1993 book by Cornel West

Race Matters is a social sciences book by Cornel West. The book was first published on April 1, 1993, by Beacon Press. The book analyzes moral authority and racial debates concerning skin color in the United States. The book questions matters of economics and politics, as well as ethical issues and spirituality, and also addresses the crisis in black American leadership.

==Summary==
The book consists of an introduction, followed by eight essays, many of which previously appeared in other publications, such as The New York Times Magazine, Dissent and Z Magazine. In order, these essays are:
1. "Nihilism in Black America"
2. "The Pitfalls of Racial Reasoning"
3. "The Crisis of Black Leadership"
4. "Demystifying the New Black Conservatism"
5. "Beyond Affirmative Action: Equality and Identity"
6. "On Black-Jewish Relations"
7. "Black Sexuality: The Taboo Subject"
8. "Malcolm X and Black Rage"

==Reception==
Michiko Kakutani praised Race Matters, writing in The New York Times "one can only applaud the ferocious moral vision and astute intellect on display in these pages", though she criticized his proposed solutions to racial problems as 'vague and sentimentally utopian'.

A positive review in The Washington Post stated that "there are parts of this book that are as moving as any of the sermons of the Reverend Martin Luther King Jr., as profound as W.E.B. Du Bois' The Souls of Black Folk, as exhilarating in their offering of liberation as James Baldwin's early essays".

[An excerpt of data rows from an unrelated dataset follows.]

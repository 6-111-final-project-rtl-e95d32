// tb_effects_box: end-to-end test of the effects box.
//
// Runs the whole design at its default octave sets and dividers with a
// 48 kHz codec model (one 8-bit sample and one audio_ready pulse every
// 1039 clocks) and fast debouncers (DEBOUNCE_CYCLES = 4). An A9 tone
// (14080 Hz) is played while the buttons walk the GUI through its effects:
//   bend     - left to the bend slider, speed raised to 31;
//   vibrato  - right, speed 31, select; right, intensity 12;
//   arpeggio - right, speed 31, select; then the tone is stopped, and
//              played again once it has faded.
// Every FX output of set 7 is compared with a model of the effect applied
// to the speed counter output one clock earlier; the note array, DDS
// word memory and the wet-graph index are checked against the note
// tables. Each mechanism of the design is counted and a failure is
// counted for any that never happened: audio frames, frame-buffer
// writes, FFT frames, note updates, note onsets (timer reset), timer
// growth, speed-counter steps and restarts, the three effects changing a
// frequency, DDS writes, non-zero synthesizer output, the wet graph's
// clamp of notes above the octave, GUI moves, slider changes, effect
// switches and pixels on the display.
//
// The effects, note tables, button use and the wet-graph clamp checked here
// follow the document; the tone, the button script and the shortened
// debouncers are this design's own.
module tb_effects_box;
  import fxbox_pkg::*;

  logic clk = 0, rst = 1;
  always #5 clk = ~clk;

  logic signed [7:0] audio_in;
  logic audio_ready;
  logic signed [19:0] sound_out;
  logic sound_valid;
  logic btn_up = 0, btn_down = 0, btn_left = 0, btn_right = 0, btn_select = 0;
  logic [3:0] mag_tolerance;
  logic [2:0] vga_rgb;
  logic vga_hsync, vga_vsync, vga_blank;
  logic [4:0] delay_speed, delay_int;

  effects_box #(.DEBOUNCE_CYCLES(4)) dut (
    .clk, .rst, .audio_in, .audio_ready, .sound_out, .sound_valid,
    .btn_up, .btn_down, .btn_left, .btn_right, .btn_select,
    .mag_tolerance, .vga_rgb, .vga_hsync, .vga_vsync, .vga_blank, .delay_speed, .delay_int
  );

  int checks = 0, failures = 0;
  task automatic check(input bit ok, input string msg);
    checks++;
    if (!ok) begin
      failures++;
      if (failures < 20) $display("FAIL: %s", msg);
    end
  endtask

  localparam int WATCHDOG = 8_000_000;
  initial begin
    repeat (WATCHDOG) @(posedge clk);
    failures++;
    $display("watchdog expired");
    $display("TB_RESULT checks=%0d failures=%0d", checks, failures);
    $finish;
  end

  // ---------------------------------------------------------------- codec
  int cyc = 0, frames = 0;
  bit tone_on = 1;
  always @(posedge clk) begin
    cyc <= cyc + 1;
    if (cyc % 1039 == 5) begin
      audio_in <= tone_on ? 8'($rtoi($floor(110.0 * $sin(2.0 * 3.141592653589793 * 14080.0 * frames / 48000.0) + 0.5))) : 8'sd0;
      frames <= frames + 1;
    end
    audio_ready <= (cyc % 1039) >= 10 && (cyc % 1039) < 60;
  end

  // ---------------------------------------------------------- mechanisms
  typedef enum int {
    M_FRAME, M_SAMPLE_WE, M_FFT_DONE, M_NOTE_UPDATE, M_ONSET, M_T_GROW,
    M_SC_STEP, M_SC_RESTART, M_BEND, M_VIBRATO, M_ARPEGGIO, M_DDS_WRITE,
    M_SOUND, M_WET_CLAMP, M_GUI_MOVE, M_SLIDER, M_FX_SWITCH, M_PIXEL, M_COUNT
  } mech_t;
  int mech [M_COUNT];
  string mech_name [M_COUNT] = '{
    "audio frame", "frame-buffer write", "FFT frame", "note update", "note onset",
    "note timer growth", "speed-counter step", "speed-counter restart", "pitch bend",
    "vibrato", "arpeggio", "DDS write", "synthesizer output", "wet-graph clamp",
    "GUI move", "slider change", "effect switch", "display pixel"
  };

  // set 7 pipeline probes
  logic [T_W-1:0] na_t_prev [NOTES];
  logic [TS_W-1:0] sc_t_prev [NOTES];
  logic sc_we_q;
  note_idx_t sc_index_q;
  freq_t sc_freq_q;
  mag_t sc_mag_q;
  logic [TS_W-1:0] sc_t_q;
  fx_mode_t mode_q;
  logic [4:0] intensity_q;
  int na_mag7 [NOTES];
  int fx_checked = 0;

  function automatic freq_t model_fx(input fx_mode_t m, input freq_t f_in, input int t, input int inten);
    longint f, r, d;
    f = longint'(f_in);
    case (m)
      FX_BEND: r = f + (f / 128) * t;
      FX_VIBRATO: begin
        d = f / (longint'(1) << (11 - inten / 4));
        if (inten % 4 >= 2) d += f / (longint'(1) << (18 - inten / 2));
        r = (t % 4 == 1) ? f + d : (t % 4 == 3) ? f - d : f;
      end
      FX_ARPEGGIO: begin
        case (t % 8)
          0: r = f;
          1, 7: r = f + f / 4;
          2, 6: r = f + f / 2;
          3, 5: r = 2 * f;
          default: r = 2 * f + f / 2;
        endcase
      end
      default: r = f;
    endcase
    if (r > 64'h3ff_ffff) r = 64'h3ff_ffff;
    return freq_t'(r);
  endfunction

  logic [2:0] control_q;
  logic [4:0] setting_q [6];
  fx_mode_t gui_fx_q;

  always @(posedge clk) begin
    if (!rst) begin
      if (dut.frame_pulse) mech[M_FRAME]++;
      if (dut.g_set[7].u_chain.sample_we) mech[M_SAMPLE_WE]++;
      if (dut.g_set[7].u_chain.fft_done) mech[M_FFT_DONE]++;
      // note array of set 7
      if (dut.g_set[7].u_chain.na_we) begin
        automatic int n = int'(dut.g_set[7].u_chain.na_index);
        automatic logic [T_W-1:0] t = dut.g_set[7].u_chain.na_t;
        mech[M_NOTE_UPDATE]++;
        check(dut.g_set[7].u_chain.na_freq == freq_t'(NOTE_WORD[n]) << 7, "note array frequency word of set 7");
        if (t == 0 && na_t_prev[n] > 0) mech[M_ONSET]++;
        if (t > na_t_prev[n]) mech[M_T_GROW]++;
        na_t_prev[n] = t;
        na_mag7[n] = int'(dut.g_set[7].u_chain.na_mag);
      end
      // speed counter of set 7
      if (dut.g_set[7].u_chain.sc_we) begin
        automatic int n = int'(dut.g_set[7].u_chain.sc_index);
        automatic logic [TS_W-1:0] t = dut.g_set[7].u_chain.sc_t;
        if (t == sc_t_prev[n] + 1) mech[M_SC_STEP]++;
        if (t == 0 && sc_t_prev[n] > 0) mech[M_SC_RESTART]++;
        sc_t_prev[n] = t;
      end
      // FX of set 7 against the model
      if (dut.g_set[7].u_chain.fx_we) begin
        freq_t exp_f;
        check(sc_we_q, "FX write one clock after the speed counter");
        exp_f = model_fx(mode_q, sc_freq_q, int'(sc_t_q), int'(intensity_q));
        check(dut.g_set[7].u_chain.fx_freq == exp_f,
              $sformatf("FX mode %s t=%0d: freq %0d expected %0d", mode_q.name(), sc_t_q,
                        dut.g_set[7].u_chain.fx_freq, exp_f));
        check(dut.g_set[7].u_chain.fx_index == sc_index_q && dut.g_set[7].u_chain.fx_mag == sc_mag_q,
              "FX passes index and magnitude");
        fx_checked++;
        if (dut.g_set[7].u_chain.fx_freq != sc_freq_q) begin
          case (mode_q)
            FX_BEND: mech[M_BEND]++;
            FX_VIBRATO: mech[M_VIBRATO]++;
            FX_ARPEGGIO: mech[M_ARPEGGIO]++;
            default: ;
          endcase
        end
        mech[M_DDS_WRITE]++;
      end
      sc_we_q     <= dut.g_set[7].u_chain.sc_we;
      sc_index_q  <= dut.g_set[7].u_chain.sc_index;
      sc_freq_q   <= dut.g_set[7].u_chain.sc_freq;
      sc_mag_q    <= dut.g_set[7].u_chain.sc_mag;
      sc_t_q      <= dut.g_set[7].u_chain.sc_t;
      mode_q      <= dut.fx_mode;
      intensity_q <= dut.intensity;
      // synthesizer
      if (sound_valid && sound_out != 0) mech[M_SOUND]++;
      // wet graph: set 0 notes above its octave land on the last bar
      if (dut.wet_we) begin
        if (dut.u_wet.index_out == 4'd11 && wet_freq_q >= freq_t'(NOTE_WORD[0]) << 1) mech[M_WET_CLAMP]++;
        check(dut.u_wet.index_out == exp_wet_q, $sformatf("wet index %0d expected %0d", dut.u_wet.index_out, exp_wet_q));
      end
      // GUI
      if (dut.u_gui.control != control_q) mech[M_GUI_MOVE]++;
      for (int i = 0; i < 6; i++) if (dut.u_gui.setting[i] != setting_q[i]) mech[M_SLIDER]++;
      if (dut.fx_mode != gui_fx_q) mech[M_FX_SWITCH]++;
      if (vga_rgb != 0) mech[M_PIXEL]++;
    end
    control_q <= dut.u_gui.control;
    for (int i = 0; i < 6; i++) setting_q[i] <= dut.u_gui.setting[i];
    gui_fx_q <= dut.fx_mode;
  end

  // expected wet-graph bar from the set-0 FX output, by the note table
  freq_t wet_freq_q;
  int exp_wet_q;
  always @(posedge clk) if (dut.fx_we[0]) begin
    automatic int e = 0;
    for (int n = 0; n < NOTES; n++) if (dut.fx_freq[0] >= freq_t'(NOTE_WORD[n])) e = n;
    wet_freq_q <= dut.fx_freq[0];
    exp_wet_q  <= e;
  end

  // ------------------------------------------------------------- buttons
  task automatic press(ref logic b);
    b = 1;
    repeat (20) @(posedge clk);
    b = 0;
    repeat (20) @(posedge clk);
  endtask

  task automatic run_steps(input int steps);
    // one speed-counter step at speed 31 is 256 audio samples
    repeat (steps * 256 * 1039) @(posedge clk);
  endtask

  initial begin
    int best;
    audio_in = 0;
    audio_ready = 0;
    mag_tolerance = 4'd0;
    foreach (mech[i]) mech[i] = 0;
    foreach (na_t_prev[i]) na_t_prev[i] = 0;
    foreach (sc_t_prev[i]) sc_t_prev[i] = 0;
    foreach (na_mag7[i]) na_mag7[i] = 0;
    repeat (10) @(posedge clk);
    rst = 0;

    // bend: control 1 -> 0, speed 31
    press(btn_left);
    check(dut.u_gui.control == 3'd0, "left moves to the bend slider");
    repeat (31) press(btn_up);
    check(dut.speed == 5'd31 && dut.fx_mode == FX_BEND, "bend speed 31");

    // let the 35.84 kHz buffer fill with the tone; a zero tolerance makes
    // every rise of the magnitude during the fill an onset
    repeat (128 * 1390 + 30 * 1039) @(posedge clk);
    best = 0;
    for (int n = 1; n < NOTES; n++) if (na_mag7[n] > na_mag7[best]) best = n;
    check(best == 7 && na_mag7[7] > 0, $sformatf("set 7 hears note %0d, expected A", best));
    mag_tolerance = 4'd15;
    run_steps(3);
    check(dut.g_set[7].u_chain.u_dds.word[7] > 26'(1777 << 7), "A9 bent upward");

    // vibrato: speed 31, intensity 12
    press(btn_right);
    repeat (31) press(btn_up);
    press(btn_select);
    check(dut.fx_mode == FX_VIBRATO && dut.speed == 5'd31, "vibrato selected");
    press(btn_right);
    repeat (12) press(btn_up);
    check(dut.intensity == 5'd12, "vibrato intensity 12");
    run_steps(4);

    // arpeggio: speed 31, a full chord cycle
    press(btn_right);
    repeat (31) press(btn_up);
    press(btn_select);
    check(dut.fx_mode == FX_ARPEGGIO && dut.speed == 5'd31, "arpeggio selected");
    run_steps(9);

    // stop the tone: the note fades from the set-7 buffer
    tone_on = 0;
    repeat (128 * 1390 + 30 * 1039) @(posedge clk);
    check(na_mag7[7] < 2, $sformatf("note A fades after the tone stops (mag %0d)", na_mag7[7]));

    // play it again: the new onset restarts the note's slow timer
    tone_on = 1;
    mag_tolerance = 4'd0;
    repeat (128 * 1390) @(posedge clk);
    check(na_mag7[7] > 2, $sformatf("note A returns (mag %0d)", na_mag7[7]));

    check(fx_checked > 1000, "FX outputs checked");
    check(mech[M_FRAME] == frames || mech[M_FRAME] == frames - 1, "one frame per audio sample");
    for (int i = 0; i < M_COUNT; i++) begin
      $display("  %-24s %0d", mech_name[i], mech[i]);
      check(mech[i] > 0, $sformatf("mechanism never happened: %s", mech_name[i]));
    end
    $display("TB_RESULT checks=%0d failures=%0d", checks, failures);
    $finish;
  end
endmodule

Race Matters received a positive review in Publishers Weekly, which called the book 'powerful' and said that the essays 'solidify [West's] position as one of the nation's leading public intellectuals'

The book was positively received by Kirkus Reviews, which praised West's 'clear thinking and sensible analysis' though stated that, in aiming for a broad audience 'West perhaps too much curtails his customary intellectual range'.